Task data:
━━━

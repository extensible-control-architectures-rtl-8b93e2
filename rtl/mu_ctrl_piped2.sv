// Controller for a 2-cycle pipelined multiplier.
//
// A context generator (started by `start`) lets the controller accept a
// request on every cycle, so multiplies may issue back to back. In the
// request cycle (`request_n` low) it raises `latch_intermediate`; in the next
// cycle it raises `latch_result` and `stall`, which holds the following
// instruction in the execute stage while the product completes.
// Outputs: latch_intermediate is combinational from request_n; stall and
// latch_result are registered. The behaviour is the description's; start and
// reset are this design's.
module mu_ctrl_piped2 (
  input  logic clk,
  input  logic rst_n,
  input  logic start,
  input  logic request_n,
  output logic stall,
  output logic latch_intermediate,
  output logic latch_result
);

  logic gen_q, res_q, ctx;

  always_comb begin
    ctx                = start | gen_q;
    latch_intermediate = ctx & ~request_n;
    latch_result       = res_q;
    stall              = res_q;
  end

  always_ff @(posedge clk or negedge rst_n) begin
    if (!rst_n) begin
      gen_q <= 1'b0;
      res_q <= 1'b0;
    end else begin
      gen_q <= ctx;
      res_q <= latch_intermediate;
    end
  end

endmodule
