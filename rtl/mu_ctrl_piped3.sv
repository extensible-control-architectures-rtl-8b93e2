// Controller for a 4-cycle pipelined multiplier (operand latch plus three
// execution stages).
//
// A request may be accepted on every cycle. In the request cycle the
// controller raises `latch_operands`; in the next two cycles
// `latch_intermediate`, and in the fourth `latch_result`; `stall` is high in
// all three cycles after the request. With back-to-back requests the stages
// overlap and the outputs are the OR of the operations in flight.
// latch_operands is combinational from request_n, the rest registered.
// The step sequence is the description's (a two-fold repetition of the
// intermediate step); each repeated step raises the intermediate and stall
// outputs, which is how this design reads the repetition. start and reset are
// this design's.
module mu_ctrl_piped3 #(
  parameter int unsigned N_INTERMEDIATE = 2
) (
  input  logic clk,
  input  logic rst_n,
  input  logic start,
  input  logic request_n,
  output logic stall,
  output logic latch_operands,
  output logic latch_intermediate,
  output logic latch_result
);

  logic                      gen_q, ctx;
  logic [N_INTERMEDIATE-1:0] mid_q;   // mid_q[i]: operation in intermediate step i
  logic                      res_q;

  always_comb begin
    ctx                = start | gen_q;
    latch_operands     = ctx & ~request_n;
    latch_intermediate = |mid_q;
    latch_result       = res_q;
    stall              = latch_intermediate | latch_result;
  end

  always_ff @(posedge clk or negedge rst_n) begin
    if (!rst_n) begin
      gen_q <= 1'b0;
      mid_q <= '0;
      res_q <= 1'b0;
    end else begin
      gen_q <= ctx;
      mid_q <= (mid_q << 1) | N_INTERMEDIATE'(latch_operands);
      res_q <= mid_q[N_INTERMEDIATE-1];
    end
  end

endmodule
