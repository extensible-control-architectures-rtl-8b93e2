// Self-checking testbench for mu_ctrl_piped3.
// Random request streams, including back-to-back requests, drive the
// 4-cycle pipelined multiplier controller: latch_operands in the request cycle, latch_intermediate one and two cycles later, latch_result three cycles later, stall in those three cycles. The expected outputs are computed from a history of the last
// requests; the result latency is also counted directly.
module mu_ctrl_piped3_tb;
  logic clk = 1'b0, rst_n = 1'b0, start = 1'b0, request_n = 1'b1;
  logic stall, latch_intermediate, latch_result;
  logic latch_operands;
  int checks = 0, failures = 0, n_b2b = 0, n_req = 0, n_res = 0;
  bit [3:0] hist;   // hist[i]: request i+1 cycles ago

  mu_ctrl_piped3 dut (.*);

  always #5 clk = ~clk;

  initial begin : watchdog
    repeat (10000) @(posedge clk);
    failures++;
    $display("TB_RESULT checks=%0d failures=%0d", checks, failures);
    $finish;
  end

  task automatic chk(input bit ok, input string what, input int c);
    checks++;
    if (!ok) begin failures++; if (failures < 20) $display("FAIL %s cycle %0d", what, c); end
  endtask

  initial begin
    bit req;
    hist = '0;
    repeat (2) @(negedge clk);
    rst_n = 1'b1;
    for (int c = 0; c < 4000; c++) begin
      start = (c == 0);
      req = ($urandom_range(0, 2) == 0);
      if (req && hist[0]) n_b2b++;
      if (req) n_req++;
      request_n = !req;
      #1;
      chk(latch_operands === req, "latch_operands", c);
      chk(latch_intermediate === (hist[0] | hist[1]), "latch_intermediate", c);
      chk(latch_result === hist[2], "latch_result 3 cycles after request", c);
      chk(stall === (hist[0] | hist[1] | hist[2]), "stall", c);
      if (latch_result) n_res++;
      hist = {hist[2:0], req};
      @(negedge clk);
    end
    chk(n_b2b > 0, "back-to-back requests exercised", 0);
    chk(n_res > 0 && n_res <= n_req, "results produced", 0);
    $display("TB_RESULT checks=%0d failures=%0d", checks, failures);
    $finish;
  end
endmodule
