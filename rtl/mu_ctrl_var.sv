// Controller for a variable-length multiplier.
//
// Only one multiply is in progress at a time. From the idle point (raising
// `idle` while `request_n` is high) a request raises `latch_operands`. From
// the next cycle the controller raises `stall` each cycle; it raises
// `latch_intermediate` while `mult_complete` (produced by the multiplier
// datapath) is low and `latch_result` in the first cycle it is high. The
// idle point is active again the cycle after that.
//
// The description writes the idle loop as one-or-more idle cycles, which
// would drop a request arriving in the first cycle after a multiply (or in
// the start cycle). This design takes the zero-or-more form used by the
// branch/jump and load/store controllers, so back-to-back multiplies work.
// Outputs are combinational from the inputs and the one-hot state bits.
module mu_ctrl_var (
  input  logic clk,
  input  logic rst_n,
  input  logic start,
  input  logic request_n,
  input  logic mult_complete,
  output logic idle,
  output logic stall,
  output logic latch_operands,
  output logic latch_intermediate,
  output logic latch_result
);

  logic idle_q, run_q, idle_act;

  always_comb begin
    idle_act           = start | idle_q;
    idle               = idle_act & request_n;
    latch_operands     = idle_act & ~request_n;
    latch_intermediate = run_q & ~mult_complete;
    latch_result       = run_q & mult_complete;
    stall              = run_q;
  end

  always_ff @(posedge clk or negedge rst_n) begin
    if (!rst_n) begin
      idle_q <= 1'b0;
      run_q  <= 1'b0;
    end else begin
      idle_q <= idle | latch_result;
      run_q  <= latch_operands | latch_intermediate;
    end
  end

endmodule
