// Self-checking testbench for mu_ctrl_var.
// Multiplies are issued after 0 to 2 idle cycles (0 gives back-to-back
// operations) and the testbench plays the datapath, raising mult_complete
// after a random number of intermediate cycles. Each cycle the outputs are
// compared with the operation timeline: latch_operands in the request cycle,
// then stall with latch_intermediate until completion and stall with
// latch_result in the completion cycle; idle only while no operation runs.
module mu_ctrl_var_tb;
  logic clk = 1'b0, rst_n = 1'b0, start = 1'b0, request_n = 1'b1, mult_complete = 1'b0;
  logic idle, stall, latch_operands, latch_intermediate, latch_result;
  int checks = 0, failures = 0, cyc = 0, n_b2b = 0, n_long = 0;

  mu_ctrl_var dut (.*);

  always #5 clk = ~clk;

  initial begin : watchdog
    repeat (20000) @(posedge clk);
    failures++;
    $display("TB_RESULT checks=%0d failures=%0d", checks, failures);
    $finish;
  end

  task automatic cmp(input logic [4:0] e);
    checks++;
    if ({idle, stall, latch_operands, latch_intermediate, latch_result} !== e) begin
      failures++;
      if (failures < 20)
        $display("FAIL cycle %0d: got %b want %b", cyc,
                 {idle, stall, latch_operands, latch_intermediate, latch_result}, e);
    end
  endtask

  task automatic step();
    @(negedge clk);
    cyc++;
    start = 1'b0;
    request_n = 1'b1;
    mult_complete = $urandom_range(0, 1);  // ignored while idle
  endtask

  initial begin
    repeat (2) @(negedge clk);
    rst_n = 1'b1;
    start = 1'b1;
    for (int n = 0; n < 1500; n++) begin
      int gap, len;
      gap = $urandom_range(0, 2);
      len = $urandom_range(0, 5);
      if (gap == 0 && n > 0) n_b2b++;
      if (len > 2) n_long++;
      for (int g = 0; g < gap; g++) begin
        #1 cmp(5'b10000);
        step();
      end
      request_n = 1'b0;
      #1 cmp(5'b00100);
      step();
      for (int k = 0; k < len; k++) begin
        mult_complete = 1'b0;
        #1 cmp(5'b01010);
        step();
      end
      mult_complete = 1'b1;
      #1 cmp(5'b01001);
      step();
    end
    checks++; if (n_b2b == 0 || n_long == 0) failures++;
    $display("TB_RESULT checks=%0d failures=%0d", checks, failures);
    $finish;
  end
endmodule
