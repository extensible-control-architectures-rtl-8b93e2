// Thread scheduler for the schedule stage of the interleaved pipeline.
//
// In every cycle in which the pipeline controller accepts the schedule stage
// (`schedule` high) the scheduler names the thread whose next instruction is
// issued. An interrupt on `irq[i]` is remembered and its interrupt service
// thread i is issued at the next schedule slot, so with no stall it is
// issued in the cycle after the interrupt; pending interrupts go lowest index
// first. Otherwise the threads marked in `thread_active` are taken in round
// robin order, starting after the last thread issued, so inactive threads are
// skipped and a lone active thread is issued every cycle. When nothing is
// runnable `sel_valid` is low and the slot is a bubble.
//
// The description gives the policy (round robin over active threads,
// interrupt service threads on the next cycle, up to eight threads); the
// priority among several pending interrupts, the pending-interrupt register
// and the interface are this design's choices. sel_* are combinational from
// the registered state and thread_active; state updates on the clock edge
// of an accepted schedule slot.
module thread_scheduler #(
  parameter int unsigned N_THREADS = 8,
  localparam int unsigned TW       = (N_THREADS > 1) ? $clog2(N_THREADS) : 1
) (
  input  logic                 clk,
  input  logic                 rst_n,
  input  logic                 schedule,
  input  logic [N_THREADS-1:0] thread_active,
  input  logic [N_THREADS-1:0] irq,
  output logic                 sel_valid,
  output logic                 sel_is_ist,
  output logic [TW-1:0]        sel_tid,
  output logic [N_THREADS-1:0] irq_pending
);

  logic [N_THREADS-1:0] pend_q;
  logic [TW-1:0]        last_q;
  logic                 found_irq, found_rr;
  logic [TW-1:0]        irq_tid, rr_tid;

  always_comb begin
    found_irq = 1'b0;
    irq_tid   = '0;
    for (int i = N_THREADS - 1; i >= 0; i--) begin
      if (pend_q[i]) begin
        found_irq = 1'b1;
        irq_tid   = TW'(i);
      end
    end
    found_rr = 1'b0;
    rr_tid   = '0;
    for (int off = N_THREADS; off >= 1; off--) begin
      int unsigned idx;
      idx = (int'(last_q) + off) % N_THREADS;
      if (thread_active[idx]) begin
        found_rr = 1'b1;
        rr_tid   = TW'(idx);
      end
    end
    sel_is_ist  = found_irq;
    sel_valid   = found_irq | found_rr;
    sel_tid     = found_irq ? irq_tid : rr_tid;
    irq_pending = pend_q;
  end

  always_ff @(posedge clk or negedge rst_n) begin
    if (!rst_n) begin
      pend_q <= '0;
      last_q <= TW'(N_THREADS - 1);
    end else begin
      for (int i = 0; i < N_THREADS; i++) begin
        if (irq[i])
          pend_q[i] <= 1'b1;
        else if (schedule && found_irq && irq_tid == TW'(i))
          pend_q[i] <= 1'b0;
      end
      if (schedule && found_rr && !found_irq)
        last_q <= rr_tid;
    end
  end

endmodule
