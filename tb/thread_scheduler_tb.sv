// Self-checking testbench for thread_scheduler (8 threads).
// Random active-thread masks, schedule slots and interrupts. The reference
// keeps the set of pending interrupts and the last thread issued in round
// robin, and for every cycle predicts the valid flag, the thread and whether
// it is an interrupt service thread. It also checks directly that an
// interrupt raised alone is served in the next cycle, and that with a fixed
// set of active threads each is issued exactly once per round.
module thread_scheduler_tb;
  localparam int N = 8;
  logic clk = 1'b0, rst_n = 1'b0, schedule = 1'b0;
  logic [N-1:0] thread_active = '0, irq = '0, irq_pending;
  logic sel_valid, sel_is_ist;
  logic [2:0] sel_tid;
  int checks = 0, failures = 0, n_ist_next = 0, n_skip = 0;

  thread_scheduler #(.N_THREADS(N)) dut (.*);

  always #5 clk = ~clk;

  initial begin : watchdog
    repeat (20000) @(posedge clk);
    failures++;
    $display("TB_RESULT checks=%0d failures=%0d", checks, failures);
    $finish;
  end

  task automatic chk(input bit ok, input string what, input int c);
    checks++;
    if (!ok) begin failures++; if (failures < 20) $display("FAIL %s cycle %0d", what, c); end
  endtask

  bit [N-1:0] pend;
  int last;

  initial begin
    bit ev, eist, prev_lone_irq;
    int et, prev_irq_tid;
    pend = '0; last = N - 1; prev_lone_irq = 0; prev_irq_tid = 0;
    repeat (2) @(negedge clk);
    rst_n = 1'b1;
    // Part 1: random traffic against the reference.
    for (int c = 0; c < 6000; c++) begin
      schedule      = ($urandom_range(0, 4) != 0);
      thread_active = N'($urandom);
      if (c % 500 < 100) thread_active = 8'b0000_0000;
      irq = '0;
      if ($urandom_range(0, 9) == 0) irq[$urandom_range(0, N - 1)] = 1'b1;
      ev = 0; eist = 0; et = 0;
      for (int i = 0; i < N; i++) if (pend[i] && !ev) begin ev = 1; eist = 1; et = i; end
      if (!ev)
        for (int off = 1; off <= N; off++)
          if (thread_active[(last + off) % N]) begin ev = 1; et = (last + off) % N; break; end
      #1;
      chk(sel_valid === ev, "valid", c);
      chk(irq_pending === pend, "pending set", c);
      if (ev) begin
        chk(sel_tid === 3'(et), "thread", c);
        chk(sel_is_ist === eist, "ist flag", c);
      end
      if (prev_lone_irq && schedule) begin
        n_ist_next++;
        chk(sel_is_ist && sel_tid == 3'(prev_irq_tid), "interrupt served next cycle", c);
      end
      if (ev && !eist && et != (last + 1) % N) n_skip++;
      // update reference
      if (schedule && ev) begin
        if (eist) pend[et] = 0; else last = et;
      end
      pend |= irq;
      prev_lone_irq = (irq != 0) && (pend == irq);
      for (int i = 0; i < N; i++) if (irq[i]) prev_irq_tid = i;
      @(negedge clk);
    end
    chk(n_ist_next > 0 && n_skip > 0, "interrupt and inactive-thread skipping exercised", 0);
    // Part 2: fixed mask, full rounds.
    irq = '0; schedule = 1'b1; thread_active = 8'b1011_0110;
    repeat (N + 2) @(negedge clk);   // drain pending interrupts
    for (int r = 0; r < 20; r++) begin
      bit [N-1:0] seen;
      seen = '0;
      for (int k = 0; k < 5; k++) begin
        #1;
        chk(sel_valid && thread_active[sel_tid] && !seen[sel_tid], "round robin order", r);
        seen[sel_tid] = 1'b1;
        @(negedge clk);
      end
      chk(seen == thread_active, "each active thread once per round", r);
    end
    $display("TB_RESULT checks=%0d failures=%0d", checks, failures);
    $finish;
  end
endmodule
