// Thread tag pipeline.
//
// Every instruction carries the number of its thread through the pipeline so
// that operand access, write-back, stall and flush decisions and forwarding
// can be matched to the right instruction stream. This block holds one tag
// (thread number plus a valid bit that marks an issued instruction, as
// opposed to an empty schedule slot) per stage from fetch to commit. A
// stage's tag register loads the previous stage's tag in the cycle the
// pipeline controller accepts that previous stage, so a tag moves exactly
// with its instruction and stays put while the stage is stalled. The fetch
// tag loads the scheduler's choice when the schedule stage is accepted.
//
// The description states that instructions are tagged at all stages; the
// register layout and the valid bit are this design's choices. Index 0 of
// the output arrays is fetch, 4 is commit.
module thread_tag_pipe #(
  parameter int unsigned N_THREADS = 8,
  localparam int unsigned TW       = (N_THREADS > 1) ? $clog2(N_THREADS) : 1
) (
  input  logic          clk,
  input  logic          rst_n,
  input  logic          schedule,
  input  logic          fetch,
  input  logic          decode,
  input  logic          read,
  input  logic          execute,
  input  logic          sched_valid,
  input  logic [TW-1:0] sched_tid,
  output logic [TW-1:0] tag   [5],
  output logic [4:0]    valid
);

  logic [4:0] adv;

  assign adv = {execute, read, decode, fetch, schedule};

  always_ff @(posedge clk or negedge rst_n) begin
    if (!rst_n) begin
      for (int s = 0; s < 5; s++) tag[s] <= '0;
      valid <= '0;
    end else begin
      for (int s = 0; s < 5; s++) begin
        if (adv[s]) begin
          tag[s]   <= (s == 0) ? sched_tid : tag[s-1];
          valid[s] <= (s == 0) ? sched_valid : valid[s-1];
        end
      end
    end
  end

endmodule
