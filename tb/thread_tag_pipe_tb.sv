// Self-checking testbench for thread_tag_pipe.
// Random stage-acceptance patterns (as the pipeline controller would give
// under stalls) move instructions with random thread numbers. The reference
// keeps, per stage, the instruction record that last entered it; a record
// enters stage s+1 exactly when stage s is accepted. Each cycle all five tags
// and valid bits are compared, and stalled stages are checked to keep their
// tag.
module thread_tag_pipe_tb;
  localparam int N = 8;
  logic clk = 1'b0, rst_n = 1'b0;
  logic schedule = 0, fetch = 0, decode = 0, read = 0, execute = 0, sched_valid = 0;
  logic [2:0] sched_tid = '0;
  logic [2:0] tag [5];
  logic [4:0] valid;
  int checks = 0, failures = 0, n_hold = 0;

  thread_tag_pipe #(.N_THREADS(N)) dut (.*);

  always #5 clk = ~clk;

  initial begin : watchdog
    repeat (20000) @(posedge clk);
    failures++;
    $display("TB_RESULT checks=%0d failures=%0d", checks, failures);
    $finish;
  end

  typedef struct { bit v; int t; } rec_t;
  rec_t st [5];

  initial begin
    bit [4:0] adv;
    rec_t nxt [5];
    for (int s = 0; s < 5; s++) st[s] = '{0, 0};
    repeat (2) @(negedge clk);
    rst_n = 1'b1;
    for (int c = 0; c < 6000; c++) begin
      adv = 5'($urandom);
      {execute, read, decode, fetch, schedule} = adv;
      sched_valid = ($urandom_range(0, 3) != 0);
      sched_tid   = 3'($urandom);
      @(posedge clk);
      nxt = st;
      if (adv[0]) nxt[0] = '{sched_valid, sched_tid};
      for (int s = 1; s < 5; s++) if (adv[s]) nxt[s] = st[s-1];
      for (int s = 0; s < 5; s++) if (!adv[s]) n_hold++;
      st = nxt;
      @(negedge clk);
      for (int s = 0; s < 5; s++) begin
        checks++;
        if (valid[s] !== st[s].v || (st[s].v && tag[s] !== 3'(st[s].t))) begin
          failures++;
          if (failures < 20) $display("FAIL stage %0d cycle %0d", s, c);
        end
      end
    end
    checks++; if (n_hold == 0) failures++;
    $display("TB_RESULT checks=%0d failures=%0d", checks, failures);
    $finish;
  end
endmodule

━━━

Your objective:
Transcribe exactly, and only, the lines from the opening line of the records through the line containing "back. In the".

Task response:
repository extensible-control-architectures-rtl-8b93e2
filename rtl/mu_ctrl_piped2.sv
// Controller for a 2-cycle pipelined multiplier.
//
// A context generator (started by `start`) lets the controller accept a
// request on every cycle, so multiplies may issue back to back. In the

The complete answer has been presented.